Underneath the header is…

  “Richard Martinez. Special Agent.”

  Chapter Four - Maddie

  I take the card from Tyler and read it again just to make sure I’m seeing this right. Yup. DE fuckin’ A.

  And then I swing, and my little fist crashes into Ricky’s tightly-clenched jaw. And there’s this weird moment when Tyler looks at me in surprise, and Ricky looks at me in surprise, and I have to collect my thoughts so I can put into words what that punch really meant.

  But I do it. I smooth an imaginary wrinkle out of my dress, raise my chin, and say, “Eso es por mentir.”

  Ricky rubs his twice-punched jaw.

  “What?” Tyler says. “What’d you just tell him?”

  But I ignore Tyler and take another step towards Ricky. I point my finger in his face and say, “I hate liars.”

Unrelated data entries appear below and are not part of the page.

// tb_wtm_timing_unit: programs the timing FPGA over the bus and checks the
// whole timing chain against rates worked out from the settings:
//   divider 65528 -> fout every 8 clocks, HV period 256 * 8 = 2048 clocks
//   width 32      -> each gate high for (128 - 32) * 8 = 768 clocks
//   fine delay    -> F1 follows F10 by (3 + 1) * 2 = 8 clocks (+0/-2)
//   3 measurements-> 3 F1 and 3 F2 pulses reach the scalers, then MC
// plus register read-back, status, the MC clear register, the scaler clear
// pulse, HV off and LOAD_COUNT.
module tb_wtm_timing_unit;
  import wtm_pkg::*;
  logic       clk = 0, rst_n = 0;
  logic [7:0] addr = 0, wdata = 0, rdata;
  logic       wr = 0, rd = 0, rsel;
  logic       fout, loadout, f10, f20, f1, f2, out_f1, out_f2, hvc_even, hvc_odd;
  logic       mc, end_m, window, scaler_clear;
  int checks = 0, failures = 0;

  wtm_timing_unit dut (.*);

  always #5 clk = ~clk;

  initial begin : watchdog
    repeat (400_000) @(posedge clk);
    failures++;
    $display("TB_RESULT checks=%0d failures=%0d", checks, failures);
    $finish;
  end

  task automatic check(input bit cond, input string what);
    checks++;
    if (!cond) begin failures++; $display("FAIL %s", what); end
  endtask

  task automatic bus_write(input logic [4:0] r, input logic [7:0] v);
    @(negedge clk) begin addr = {BLK_TIMING, r}; wdata = v; wr = 1; end
    @(negedge clk) wr = 0;
  endtask

  task automatic bus_read(input logic [4:0] r, output logic [7:0] v);
    @(negedge clk) begin addr = {BLK_TIMING, r}; rd = 1; end
    #1 v = rdata;
    check(rsel, "rsel during own read");
    @(negedge clk) rd = 0;
  endtask

  // clocks a signal stays high, sampled on the clock
  task automatic high_len(ref logic s, output int n);
    n = 0;
    do @(posedge clk); while (s);
    do @(posedge clk); while (!s);
    while (s) begin @(posedge clk); n++; end
  endtask

  int n_f1 = 0, n_f2 = 0, n_end = 0, n_clr = 0;
  logic o1q = 0, o2q = 0, eq = 0;
  int t_f10 = 0, t_f1 = 0, max_lag = -1, min_lag = 1 << 30;
  always @(posedge clk) if (rst_n) begin
    if (out_f1 && !o1q) n_f1++;
    if (out_f2 && !o2q) n_f2++;
    if (end_m && !eq) n_end++;
    if (scaler_clear) n_clr++;
    o1q <= out_f1; o2q <= out_f2; eq <= end_m;
  end
  // lag of F1 behind F10 rising edges
  logic f10q = 0, f1q = 0;
  int cyc = 0;
  always @(posedge clk) if (rst_n) begin
    cyc++;
    f10q <= f10; f1q <= f1;
    if (f10 && !f10q) t_f10 = cyc;
    if (f1 && !f1q && t_f10 > 0) begin
      if (cyc - t_f10 > max_lag) max_lag = cyc - t_f10;
      if (cyc - t_f10 < min_lag) min_lag = cyc - t_f10;
    end
  end

  initial begin
    logic [7:0] v;
    int n;
    repeat (3) @(posedge clk);
    rst_n = 1;
    // HV off by default
    repeat (20) @(posedge clk);
    check(hvc_even && hvc_odd, "HV off after reset");
    bus_write(TREG_D0, 8'hF8);       // divider 0xFFF8 = 65528
    bus_write(TREG_D1, 8'hFF);
    bus_write(TREG_D2, 8'd0);        // position 0
    bus_write(TREG_D3, 8'd32);       // width 32
    bus_write(TREG_D4, {5'd3, 3'd0});// tap 3, shift every 2 clocks
    bus_write(TREG_D5, 8'd3);        // 3 measurements
    bus_write(TREG_CTRL, 8'h02);     // HV on
    bus_read(TREG_D0, v); check(v == 8'hF8, "read D0");
    bus_read(TREG_D1, v); check(v == 8'hFF, "read D1");
    bus_read(TREG_D3, v); check(v == 8'd32, "read D3");
    bus_read(TREG_D4, v); check(v == 8'h18, "read D4");
    bus_read(TREG_D5, v); check(v == 8'd3, "read D5");
    bus_read(TREG_CTRL, v); check(v == 8'h02, "read CTRL");
    // fout period
    do @(posedge clk); while (!fout);
    n = 0;
    do begin @(posedge clk); n++; end while (!fout);
    check(n == 8, $sformatf("fout period %0d", n));
    // HV half period and gate length
    high_len(hvc_odd, n);
    check(n == 1024, $sformatf("HV half period %0d", n));
    high_len(f10, n);
    check(n == 768, $sformatf("F10 length %0d", n));
    high_len(f20, n);
    check(n == 768, $sformatf("F20 length %0d", n));
    check(max_lag <= 8 && min_lag >= 6, $sformatf("fine delay lag %0d..%0d", min_lag, max_lag));
    // measurement
    check(n_f1 == 0 && n_f2 == 0, "no gates before START");
    bus_write(TREG_CTRL, 8'h03);
    fork
      wait (mc);
      repeat (30_000) @(posedge clk);
    join_any
    disable fork;
    repeat (3000) @(posedge clk);
    check(n_f1 == 3 && n_f2 == 3, $sformatf("gates passed %0d/%0d", n_f1, n_f2));
    check(n_end == 1, "one END_M");
    bus_read(TREG_STATUS, v); check(v == 8'h01, $sformatf("status %h", v));
    bus_read(TREG_NOUT, v);   check(v == 8'd3, "nout");
    bus_write(TREG_CTRL, 8'h02);
    bus_write(TREG_RESET, 8'h00);
    bus_read(TREG_STATUS, v); check(v == 8'h00, "MC cleared by reset register");
    // scaler clear pulse: one clock, control bits kept
    bus_write(TREG_CTRL, 8'h0A);
    repeat (3) @(posedge clk);
    check(n_clr == 1, $sformatf("scaler clear pulses %0d", n_clr));
    bus_read(TREG_CTRL, v); check(v == 8'h02, "clear bit reads 0");
    // another block's address is not answered
    @(negedge clk) begin addr = 8'h20; rd = 1; end
    #1 check(!rsel, "other block not answered");
    @(negedge clk) rd = 0;
    // LOAD_COUNT stops fout, HV off raises both drives
    bus_write(TREG_CTRL, 8'h04);
    n = 0;
    repeat (100) begin @(posedge clk); if (fout) n++; end
    check(n == 0 && hvc_even && hvc_odd, "LOAD_COUNT and HV off");
    $display("TB_RESULT checks=%0d failures=%0d", checks, failures);
    $finish;
  end
endmodule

  “I get that,” he says. “I’m sorry.”

  “We spent like eleventy-billion hours together driving back to Vegas. You couldn’t tell me this then?”

  “I can’t risk talking in one of Carlos’s cars. I’m risking enough by even being here now and having the damn card on me.”

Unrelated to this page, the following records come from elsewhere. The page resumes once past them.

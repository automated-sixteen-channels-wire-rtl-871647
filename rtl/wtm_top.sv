// wtm_top: digital part of the sixteen-channel wire tension meter.
//
// The meter excites each wire electrostatically with HV switched on and off
// at a settable modulation frequency, and measures the frequency of an LC
// sensor oscillator coupled to the wire in both HV phases: the difference
// grows as the modulation approaches the wire's mechanical resonance. This
// top joins:
//   wtm_serial_ctrl   RS232 command interface and system-bus master
//   wtm_timing_unit   modulation divider, HV drive, counting gates F1/F2,
//                     fine delay and measurement sequencing
//   4 x wtm_scaler8   32 counters: for each of the 16 channels one counts
//                     sensor periods during F1, the other during F2
// Scaler FPGA k serves channels 4k..4k+3 and answers bus block k; the timing
// unit is block 4. The analog parts stay outside: sensor_in are the
// zero-crossing comparator outputs, hvc_even/hvc_odd drive the HV
// modulators (even and odd tubes in opposite phases, low = HV on). fout,
// loadout, gate_f10/gate_f20 (coarse gates before the fine delay),
// scaler_f1/scaler_f2, out_mc_n and end_m are the timing FPGA's monitor pins.
//
// A measurement as the host sees it: write D<47..0> (divider, gate width and
// position, fine delay, number of measurements), set ON_OFF_HV and START,
// poll the status register until MC is set (or watch out_mc_n / end_m),
// read the 128 counter bytes, clear MC with a write to timing register 15,
// then pulse the scaler clear bit before the next frequency point.
//
// Clock: one 16.8 MHz clock for everything but the scaler counters, which
// run on the sensor signals. Reset: asynchronous, active low; it also clears
// the scaler counters, as the scaler FPGA's CLEAR pin doubles as its global
// reset. The bus
// numbering and the use of the serial state machine in place of the local
// processor are this design's choices; the block split follows the document.
module wtm_top
  import wtm_pkg::*;
#(
  parameter int unsigned N_CHANNELS     = 16,
  parameter int unsigned N_SCALER_FPGAS = 4,
  parameter int unsigned CLK_HZ         = CLK_HZ_DEFAULT,
  parameter int unsigned BAUD           = BAUD_DEFAULT
) (
  input  logic                  clk,
  input  logic                  rst_n,
  // RS232 line
  input  logic                  rxd,
  output logic                  txd,
  output logic                  tx_oe,
  input  logic [7:0]            board_id,
  // sensors and HV modulators
  input  logic [N_CHANNELS-1:0] sensor_in,
  output logic                  hvc_even,
  output logic                  hvc_odd,
  // timing monitor outputs
  output logic                  fout,
  output logic                  loadout,
  output logic                  gate_f10,
  output logic                  gate_f20,
  output logic                  scaler_f1,
  output logic                  scaler_f2,
  output logic                  out_mc_n,
  output logic                  end_m
);

  localparam int unsigned CH_PER_FPGA = 4;

  // ------------------------------------------------------------ system bus
  logic [7:0] bus_addr, bus_wdata, bus_rdata;
  logic       bus_wr, bus_rd;

  wtm_serial_ctrl #(.CLK_HZ(CLK_HZ), .BAUD(BAUD)) u_serial (
    .clk, .rst_n, .rxd, .txd, .tx_oe, .board_id,
    .bus_addr, .bus_wdata, .bus_wr, .bus_rd, .bus_rdata
  );

  // ------------------------------------------------------------ timing unit
  logic [7:0] t_rdata;
  logic       t_rsel, mc, scaler_clear;

  wtm_timing_unit u_timing (
    .clk, .rst_n,
    .addr (bus_addr), .wdata (bus_wdata), .wr (bus_wr), .rd (bus_rd),
    .rdata (t_rdata), .rsel (t_rsel),
    .fout, .loadout, .f10 (gate_f10), .f20 (gate_f20), .f1 (), .f2 (),
    .out_f1 (scaler_f1), .out_f2 (scaler_f2),
    .hvc_even, .hvc_odd, .mc, .end_m, .window (), .scaler_clear
  );
  assign out_mc_n = !mc;

  // ------------------------------------------------------------ scalers
  logic [7:0] s_dout [N_SCALER_FPGAS];
  logic       s_en   [N_SCALER_FPGAS];

  for (genvar k = 0; k < N_SCALER_FPGAS; k++) begin : g_scaler
    logic [CH_PER_FPGA-1:0] ch;
    for (genvar c = 0; c < CH_PER_FPGA; c++) begin : g_ch
      assign ch[c] = (k * CH_PER_FPGA + c < N_CHANNELS) ? sensor_in[k * CH_PER_FPGA + c] : 1'b0;
    end
    wtm_scaler8 #(.BOARD_ID(3'(k)), .N_CH(CH_PER_FPGA), .CNT_W(32)) u_scaler (
      .ch_in (ch),
      .in_f1 (scaler_f1), .in_f2 (scaler_f2),
      .clear (scaler_clear || !rst_n),
      .addr (bus_addr), .cs (1'b1), .rd (bus_rd),
      .dout (s_dout[k]), .dout_en (s_en[k])
    );
  end

  always_comb begin
    bus_rdata = t_rsel ? t_rdata : 8'h00;
    for (int k = 0; k < N_SCALER_FPGAS; k++)
      if (s_en[k]) bus_rdata = s_dout[k];
  end

endmodule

  “And then—” I’m so angry, I’m seeing red. “And then you threatened to kill me if I didn’t have the money in time when you dropped me off.” I swing again, but Tyler catches me by the wrist before I can make contact.

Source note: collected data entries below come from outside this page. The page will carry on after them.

// tb_wtm_scan: the measurement the host program performs. The modulation is
// stepped across a range of frequencies; at each step all sixteen tubes are
// measured and each tube's amplitude is taken as its HV-off minus HV-on
// count. The tube's resonance is where that difference peaks.
//
// The wires are modelled by their steady-state response. Tube c resonates at
// the modulation produced by divider length M_c = 13 + (c mod 6) fout clocks
// (f_mod = 16.8 MHz / (256 * M)), with quality factor 10. While its HV is on,
// its sensor period grows by 0.1 % times the response
// A(r) = 1 / sqrt((1 - r^2)^2 + (r / Q)^2), r = f_mod / f_res.
// The scan runs M = 12 ... 19, two measurements per step, over a serial line
// at clk/16 to keep the run short; the time scale of the wire is shrunk
// accordingly (resonances near 3.3 - 5.4 kHz instead of 37 Hz), which changes
// nothing in the logic. Checks: every tube's difference is positive at every
// step and peaks at its own M_c; every count agrees with the testbench's own
// edge count within one per gate window.
module tb_wtm_scan;
  import wtm_pkg::*;
  localparam int unsigned CLK_HZ = 16_800_000;
  localparam int          BITC   = 16;
  localparam logic [7:0]  ID     = 8'h05;
  localparam real         Q      = 10.0;

  logic        clk = 0, rst_n = 0;
  logic        rxd, txd, tx_oe;
  logic [7:0]  board_id = ID;
  logic [15:0] sensor_in;
  logic        hvc_even, hvc_odd, fout, loadout, gate_f10, gate_f20;
  logic        scaler_f1, scaler_f2, out_mc_n, end_m;
  logic        run_sensors = 0;
  int checks = 0, failures = 0;

  wtm_top #(.CLK_HZ(CLK_HZ), .BAUD(CLK_HZ / BITC)) dut (.*);
  wtm_tb_host #(.BIT_CLKS(BITC)) host (.clk, .from_dut(txd), .to_dut(rxd));

  always #(1.0e9 / CLK_HZ / 2.0) clk = ~clk;

  // sensors: about 20 MHz, period stretched while the tube's HV is on
  int unsigned on_ppm [16];
  for (genvar c = 0; c < 16; c++) begin : g_sensor
    wtm_tb_sensor #(.PERIOD_OFF_NS(50.0 + 0.29 * c)) u_s (
      .run (run_sensors), .hv_n ((c % 2 == 0) ? hvc_even : hvc_odd),
      .on_ppm (on_ppm[c]), .out (sensor_in[c]));
  end

  longint ref_cnt [32];
  for (genvar c = 0; c < 16; c++) begin : g_ref
    always @(posedge sensor_in[c]) begin
      if (scaler_f1) ref_cnt[2*c]++;
      if (scaler_f2) ref_cnt[2*c+1]++;
    end
  end

  initial begin : watchdog
    #400ms;
    failures++;
    $display("TB_RESULT checks=%0d failures=%0d", checks, failures);
    $finish;
  end

  task automatic check(input bit cond, input string what);
    checks++;
    if (!cond) begin failures++; $display("FAIL %s", what); end
  endtask

  task automatic wr(input logic [7:0] a, input logic [7:0] d);
    logic [7:0] r; bit ok;
    host.xact(ID, CMD_WRITE, a, d, r, ok);
    check(ok, $sformatf("write %h echoed", a));
  endtask

  task automatic rd(input logic [7:0] a, output logic [7:0] d);
    bit ok;
    host.xact(ID, CMD_READ, a, 8'h00, d, ok);
    check(ok, $sformatf("read %h echoed", a));
  endtask

  function automatic real response(input int m_drive, input int m_res);
    real r = real'(m_res) / real'(m_drive);   // f_mod / f_res
    return 1.0 / $sqrt((1.0 - r * r) ** 2 + (r / Q) ** 2);
  endfunction

  localparam int M_FIRST = 12, M_LAST = 19, N_MEAS = 2;
  longint amp [16][M_FIRST:M_LAST];

  initial begin
    logic [7:0] v;
    bit ok;
    repeat (5) @(posedge clk);
    rst_n = 1;
    repeat (50) @(posedge clk);
    host.xact(ID, CMD_READ, {BLK_TIMING, TREG_D0}, 8'h00, v, ok);
    check(ok, "unit answers");
    if (!ok) begin
      $display("TB_RESULT checks=%0d failures=%0d", checks, failures);
      $finish;
    end
    wr({BLK_TIMING, TREG_D2}, 8'd0);
    wr({BLK_TIMING, TREG_D3}, 8'd32);
    wr({BLK_TIMING, TREG_D4}, 8'h00);
    wr({BLK_TIMING, TREG_D5}, 8'(N_MEAS));
    for (int m = M_FIRST; m <= M_LAST; m++) begin
      logic [15:0] div;
      div = 16'(65536 - m);
      for (int c = 0; c < 16; c++) on_ppm[c] = int'(1000.0 * response(m, 13 + c % 6));
      foreach (ref_cnt[i]) ref_cnt[i] = 0;
      wr({BLK_TIMING, TREG_CTRL}, 8'h0C);        // hold divider, clear scalers
      wr({BLK_TIMING, TREG_D0}, div[7:0]);
      wr({BLK_TIMING, TREG_D1}, div[15:8]);
      run_sensors = 1;
      wr({BLK_TIMING, TREG_CTRL}, 8'h02);
      wr({BLK_TIMING, TREG_CTRL}, 8'h03);
      do rd({BLK_TIMING, TREG_STATUS}, v); while (!v[0]);
      wr({BLK_TIMING, TREG_CTRL}, 8'h02);
      do rd({BLK_TIMING, TREG_STATUS}, v); while (v[1]);
      run_sensors = 0;
      for (int c = 0; c < 16; c++) begin
        logic [31:0] w [2];
        for (int ph = 0; ph < 2; ph++) begin
          int k;
          k = 2 * c + ph;
          for (int b = 0; b < 4; b++) begin
            rd({3'(k / 8), 3'(k % 8), 2'(b)}, v);
            w[ph][8*b +: 8] = v;
          end
          check(longint'(w[ph]) <= ref_cnt[k] + N_MEAS && longint'(w[ph]) + N_MEAS >= ref_cnt[k],
                $sformatf("M=%0d counter %0d = %0d, reference %0d", m, k, w[ph], ref_cnt[k]));
        end
        // even tubes: HV on in F2; odd tubes: HV on in F1
        amp[c][m] = (c % 2 == 0) ? longint'(w[0]) - longint'(w[1]) : longint'(w[1]) - longint'(w[0]);
        check(amp[c][m] > 0, $sformatf("tube %0d M=%0d amplitude %0d positive", c, m, amp[c][m]));
      end
      wr({BLK_TIMING, TREG_RESET}, 8'h00);
      $display("step M=%0d done at %0t", m, $realtime);
    end
    for (int c = 0; c < 16; c++) begin
      int best;
      string row;
      best = M_FIRST;
      row = "";
      for (int m = M_FIRST; m <= M_LAST; m++) begin
        if (amp[c][m] > amp[c][best]) best = m;
        row = {row, $sformatf(" %4d", amp[c][m])};
      end
      $display("tube %2d resonance at M=%0d, found M=%0d:%s", c, 13 + c % 6, best, row);
      check(best == 13 + c % 6, $sformatf("tube %0d peak at M=%0d", c, best));
    end
    $display("TB_RESULT checks=%0d failures=%0d", checks, failures);
    $finish;
  end
endmodule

  “What?” I snap, turning my head to glare at him.

  “Why are you mad at me?” he asks.

  “I’m not mad at you,” I snap again. I walk right over to the couch, plop down, causing my dress to flounce out over the sofa cushions, and I hug a pillow to my lap. I’m so mad.

  “OK…” Tyler says. “Can we try again? Without the Spanish this time?” He points to both of us with two fingers forming a V-shape. Ricky nods. “So, OK. So, you’re a fucking DEA agent?”

  “I am. And, just so you know, nobody knows I’m here today,” says Ricky.